> REQUIRED ACTION
Please set down only the lines between the line containing "req.wr <= 1'b1;" and the end of the records, inclusive, exactly as they stand.

Stored items
________________

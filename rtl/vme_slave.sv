// vme_slave: A24 VME slave interface shared by the CROC and the CRIM.
//
// The board answers in the 64 KB window whose A23..A16 equal the 8-bit
// switch 'board_sel', for the address modifiers set in AM_MASK (bit n set =
// modifier n accepted). AS* and DS1*/DS0* are brought in through two
// flip-flops; the address, data, WRITE* and AM lines are stable while a data
// strobe is low, as the VME protocol requires, and are read directly.
// A write gives a one-clock 'req.wr' with the address and data, then DTACK*.
// A read gives a one-clock 'req.rd'; 'rdata' is taken RD_LAT clocks later and
// driven on the data bus with DTACK*. DTACK* is released when both data
// strobes are high again. Only D16 transfers are decoded (the byte lanes are
// not looked at).
// Block transfers (modifiers 0x3B and 0x3F): the first data strobe of the
// cycle is decoded as above; while AS* stays low, each further data strobe
// addresses the next 16-bit word, counted inside the slave, since the
// master need not keep the address valid. A board not selected at the start
// of a cycle ignores the bus until AS* rises.
// D32 reads (HAS_D32 = 1): with LWORD* low, A1 low and both data strobes
// low, the slave makes two register reads, of the addressed word and the
// next one, and drives them on D31..D16 ('dat_hi_o') and D15..D0; in a block
// transfer the address then advances by four bytes per beat. D32 writes and,
// with HAS_D32 = 0, all D32 cycles are not answered.
// Interrupt acknowledge (HAS_IRQ = 1): when IACK* and IACKIN* are low and a
// data strobe falls, the level on A3..A1 is offered to the interrupter
// ('iack_req', 'iack_lvl'); if it answers 'iack_hit' in the same clock, its
// 8-bit status ID goes on D7..D0 with DTACK* (a D08(O) response), otherwise
// IACKOUT* is driven low until AS* rises, passing the acknowledge down the
// daisy chain. With HAS_IRQ = 0 every acknowledge is passed on.
// The addressing scheme and modifiers follow the document; the handshake
// timing is this design's own.
module vme_slave
  import minerva_pkg::*;
#(
  parameter logic [63:0] AM_MASK = 64'hEE00_0000_0000_0000, // 0x3F,0x3E,0x3D,0x3B,0x3A,0x39
  parameter bit          HAS_IRQ = 1'b0,
  parameter bit          HAS_D32 = 1'b0,
  parameter int unsigned RD_LAT  = 2
) (
  input  logic        clk,
  input  logic        rst_n,
  input  logic [7:0]  board_sel,
  input  logic        as_n,
  input  logic [1:0]  ds_n,
  input  logic        write_n,
  input  logic [5:0]  am,
  input  logic        lword_n,
  input  logic [23:1] addr,
  input  logic [15:0] dat_i,
  input  logic        iack_n,
  input  logic        iackin_n,
  output logic [15:0] dat_o,
  output logic [15:0] dat_hi_o,
  output logic        dat_oe,
  output logic        dtack_n,
  output logic        iackout_n,
  output rbus_req_t   req,
  input  logic [15:0] rdata,
  output logic        iack_req,
  output logic [2:0]  iack_lvl,
  input  logic        iack_hit,
  input  logic [7:0]  iack_vec
);
  typedef enum logic [2:0] {S_IDLE, S_RD, S_ACK, S_PASS, S_WAIT, S_RD2} state_e;
  state_e state;
  logic [1:0] as_s, ds0_s, ds1_s;
  logic       as_l, ds_l, ds_all_high, sel;
  logic [3:0] lat;
  logic       blt_on;       // inside a block transfer to this board
  logic [15:1] blt_addr;    // next word of the block transfer
  logic [15:1] a_use;
  logic       blk_am;
  logic       d32, d32_q;   // this data strobe is / the cycle was a D32 access
  logic [15:1] a2;          // second word of a D32 read

  assign d32    = !lword_n && !ds0_s[1] && !ds1_s[1];

  assign blk_am = (am == 6'h3B) || (am == 6'h3F);
  assign a_use  = blt_on ? blt_addr : addr[15:1];

  assign as_l        = !as_s[1];
  assign ds_l        = !ds0_s[1] || !ds1_s[1];
  assign ds_all_high = ds0_s[1] && ds1_s[1];
  assign sel         = (addr[23:16] == board_sel) && AM_MASK[am] && iack_n;
  assign iack_lvl    = addr[3:1];
  assign iack_req    = HAS_IRQ && state == S_IDLE && as_l && ds_l && !iack_n && !iackin_n;

  always_ff @(posedge clk or negedge rst_n) begin
    if (!rst_n) begin
      as_s <= 2'b11; ds0_s <= 2'b11; ds1_s <= 2'b11;
      state <= S_IDLE; req <= RBUS_IDLE; dat_o <= 16'h0; dat_oe <= 1'b0;
      dtack_n <= 1'b1; iackout_n <= 1'b1; lat <= '0;
      blt_on <= 1'b0; blt_addr <= '0; dat_hi_o <= 16'h0; d32_q <= 1'b0; a2 <= '0;
    end else begin
      as_s  <= {as_s[0], as_n};
      ds0_s <= {ds0_s[0], ds_n[0]};
      ds1_s <= {ds1_s[0], ds_n[1]};
      req.wr <= 1'b0; req.rd <= 1'b0;
      case (state)
        S_IDLE: if (!as_l) blt_on <= 1'b0;
        else if (ds_l) begin
          if (!iack_n) begin
            if (iackin_n) state <= S_IDLE;   // wait for IACKIN* from the board ahead
            else if (iack_req && iack_hit) begin
              dat_o <= {8'h00, iack_vec}; state <= S_ACK; dat_oe <= 1'b1; dtack_n <= 1'b0;
            end else begin
              iackout_n <= 1'b0; state <= S_PASS;
            end
          end else if ((sel || blt_on) && d32 && (!HAS_D32 || !write_n || a_use[1])) begin
            state <= S_WAIT;            // D32 cycle this board does not answer
          end else if (sel || blt_on) begin
            req.addr  <= {a_use, 1'b0};
            blt_addr  <= a_use + (d32 ? 15'd2 : 15'd1);
            d32_q     <= d32;
            if (!d32) dat_hi_o <= 16'h0;
            a2        <= a_use + 1'b1;
            if (!blt_on) blt_on <= blk_am;
            req.wdata <= dat_i;
            if (!write_n) begin
              req.wr <= 1'b1; state <= S_ACK; dtack_n <= 1'b0;
            end else begin
              req.rd <= 1'b1; state <= S_RD; lat <= 4'(RD_LAT);
            end
          end else state <= S_WAIT;
        end
        S_RD: begin
          lat <= lat - 1'b1;
          if (lat == 4'd1) begin
            if (d32_q) begin
              dat_hi_o <= rdata; req.rd <= 1'b1; req.addr <= {a2, 1'b0};
              lat <= 4'(RD_LAT); state <= S_RD2;
            end else begin
              dat_o <= rdata; dat_oe <= 1'b1; dtack_n <= 1'b0; state <= S_ACK;
            end
          end
        end
        S_RD2: begin
          lat <= lat - 1'b1;
          if (lat == 4'd1) begin
            dat_o <= rdata; dat_oe <= 1'b1; dtack_n <= 1'b0; state <= S_ACK;
          end
        end
        S_ACK: if (ds_all_high) begin
          dtack_n <= 1'b1; dat_oe <= 1'b0; state <= S_IDLE;
        end
        S_PASS: if (!as_l) begin
          iackout_n <= 1'b1; state <= S_IDLE;
        end
        S_WAIT: if (!as_l) state <= S_IDLE;
        default: state <= S_IDLE;
      endcase
    end
  end
endmodule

________________

> PROBLEM SOLUTION
              req.wr <= 1'b1; state <= S_ACK; dtack_n <= 1'b0;
            end else begin
              req.rd <= 1'b1; state <= S_RD; lat <= 4'(RD_LAT);
            end
          end else state <= S_WAIT;
        end
        S_RD: begin
          lat <= lat - 1'b1;
          if (lat == 4'd1) begin
            if (d32_q) begin
              dat_hi_o <= rdata; req.rd <= 1'b1; req.addr <= {a2, 1'b0};
              lat <= 4'(RD_LAT); state <= S_RD2;
            end else begin
              dat_o <= rdata; dat_oe <= 1'b1; dtack_n <= 1'b0; state <= S_ACK;
            end
          end
        end
        S_RD2: begin
          lat <= lat - 1'b1;
          if (lat == 4'd1) begin
            dat_o <= rdata; dat_oe <= 1'b1; dtack_n <= 1'b0; state <= S_ACK;
          end
        end
        S_ACK: if (ds_all_high) begin
          dtack_n <= 1'b1; dat_oe <= 1'b0; state <= S_IDLE;
        end
        S_PASS: if (!as_l) begin
          iackout_n <= 1'b1; state <= S_IDLE;
        end
        S_WAIT: if (!as_l) state <= S_IDLE;
        default: state <= S_IDLE;
      endcase
    end
  end
endmodule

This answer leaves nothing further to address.